WORK ORDER: Copy each line from the records below in which the word "write" is found.
-------- INPUT --------
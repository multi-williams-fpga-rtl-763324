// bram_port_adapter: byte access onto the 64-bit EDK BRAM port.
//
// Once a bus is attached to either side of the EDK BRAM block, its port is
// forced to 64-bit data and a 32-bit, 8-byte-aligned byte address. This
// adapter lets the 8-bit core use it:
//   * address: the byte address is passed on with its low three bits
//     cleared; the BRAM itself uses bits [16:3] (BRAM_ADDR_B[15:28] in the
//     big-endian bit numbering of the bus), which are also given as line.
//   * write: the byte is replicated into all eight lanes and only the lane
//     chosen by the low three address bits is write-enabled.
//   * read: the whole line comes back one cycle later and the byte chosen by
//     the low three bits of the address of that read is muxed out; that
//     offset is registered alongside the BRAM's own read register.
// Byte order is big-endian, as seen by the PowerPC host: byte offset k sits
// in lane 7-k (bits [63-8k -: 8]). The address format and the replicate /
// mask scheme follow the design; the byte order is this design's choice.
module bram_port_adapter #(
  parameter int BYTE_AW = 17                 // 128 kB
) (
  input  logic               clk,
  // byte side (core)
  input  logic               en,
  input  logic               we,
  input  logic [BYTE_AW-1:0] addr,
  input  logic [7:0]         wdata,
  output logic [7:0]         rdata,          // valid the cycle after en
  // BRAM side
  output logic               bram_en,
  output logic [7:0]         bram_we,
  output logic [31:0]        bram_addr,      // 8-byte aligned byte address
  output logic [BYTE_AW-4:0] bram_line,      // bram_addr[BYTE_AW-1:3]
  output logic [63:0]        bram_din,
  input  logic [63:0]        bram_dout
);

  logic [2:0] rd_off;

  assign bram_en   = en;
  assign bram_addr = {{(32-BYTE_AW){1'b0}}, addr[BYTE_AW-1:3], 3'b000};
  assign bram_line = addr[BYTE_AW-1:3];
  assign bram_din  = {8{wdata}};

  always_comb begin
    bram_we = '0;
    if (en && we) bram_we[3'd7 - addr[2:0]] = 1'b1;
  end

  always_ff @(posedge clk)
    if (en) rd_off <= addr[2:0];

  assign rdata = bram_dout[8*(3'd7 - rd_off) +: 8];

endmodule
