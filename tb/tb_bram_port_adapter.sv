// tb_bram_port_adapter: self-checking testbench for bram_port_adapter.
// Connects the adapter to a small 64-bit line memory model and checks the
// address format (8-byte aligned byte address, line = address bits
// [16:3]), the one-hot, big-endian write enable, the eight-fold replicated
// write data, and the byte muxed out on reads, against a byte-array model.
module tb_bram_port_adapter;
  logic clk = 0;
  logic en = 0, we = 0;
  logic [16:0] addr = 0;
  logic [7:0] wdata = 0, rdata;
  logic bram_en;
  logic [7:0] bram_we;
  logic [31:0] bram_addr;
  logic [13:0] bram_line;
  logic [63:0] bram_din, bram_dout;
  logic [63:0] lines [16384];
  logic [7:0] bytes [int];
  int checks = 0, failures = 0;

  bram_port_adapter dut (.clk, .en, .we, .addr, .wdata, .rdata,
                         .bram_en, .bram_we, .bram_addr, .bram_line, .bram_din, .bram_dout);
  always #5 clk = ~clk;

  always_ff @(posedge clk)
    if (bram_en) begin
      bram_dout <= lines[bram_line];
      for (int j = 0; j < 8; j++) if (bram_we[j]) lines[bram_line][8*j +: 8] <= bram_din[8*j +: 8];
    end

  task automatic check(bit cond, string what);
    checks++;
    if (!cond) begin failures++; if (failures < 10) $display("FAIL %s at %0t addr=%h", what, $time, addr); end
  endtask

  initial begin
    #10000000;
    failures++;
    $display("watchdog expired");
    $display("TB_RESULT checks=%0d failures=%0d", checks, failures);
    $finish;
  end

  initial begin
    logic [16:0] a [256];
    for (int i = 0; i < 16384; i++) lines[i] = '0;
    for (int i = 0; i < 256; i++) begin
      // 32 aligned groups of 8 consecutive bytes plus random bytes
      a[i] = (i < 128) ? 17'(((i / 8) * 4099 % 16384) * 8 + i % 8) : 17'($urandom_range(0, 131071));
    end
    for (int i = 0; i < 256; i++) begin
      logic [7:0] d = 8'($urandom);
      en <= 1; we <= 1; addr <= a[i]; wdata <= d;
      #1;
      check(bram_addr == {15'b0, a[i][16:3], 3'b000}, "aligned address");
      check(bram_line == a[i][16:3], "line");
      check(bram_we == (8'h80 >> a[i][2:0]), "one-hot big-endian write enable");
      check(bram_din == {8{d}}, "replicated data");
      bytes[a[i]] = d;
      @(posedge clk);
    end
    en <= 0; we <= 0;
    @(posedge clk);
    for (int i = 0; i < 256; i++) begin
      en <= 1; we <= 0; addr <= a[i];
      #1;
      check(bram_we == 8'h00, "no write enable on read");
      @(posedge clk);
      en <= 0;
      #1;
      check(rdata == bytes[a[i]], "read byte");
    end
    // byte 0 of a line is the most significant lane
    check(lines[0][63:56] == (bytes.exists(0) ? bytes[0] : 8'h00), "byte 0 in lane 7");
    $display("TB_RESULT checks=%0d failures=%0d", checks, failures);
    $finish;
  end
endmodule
--------
FINAL ANSWER:
//   * write: the byte is replicated into all eight lanes and only the lane
//     chosen by the low three address bits is write-enabled.
// [16:3]), the one-hot, big-endian write enable, the eight-fold replicated
// write data, and the byte muxed out on reads, against a byte-array model.
      check(bram_we == (8'h80 >> a[i][2:0]), "one-hot big-endian write enable");
      check(bram_we == 8'h00, "no write enable on read");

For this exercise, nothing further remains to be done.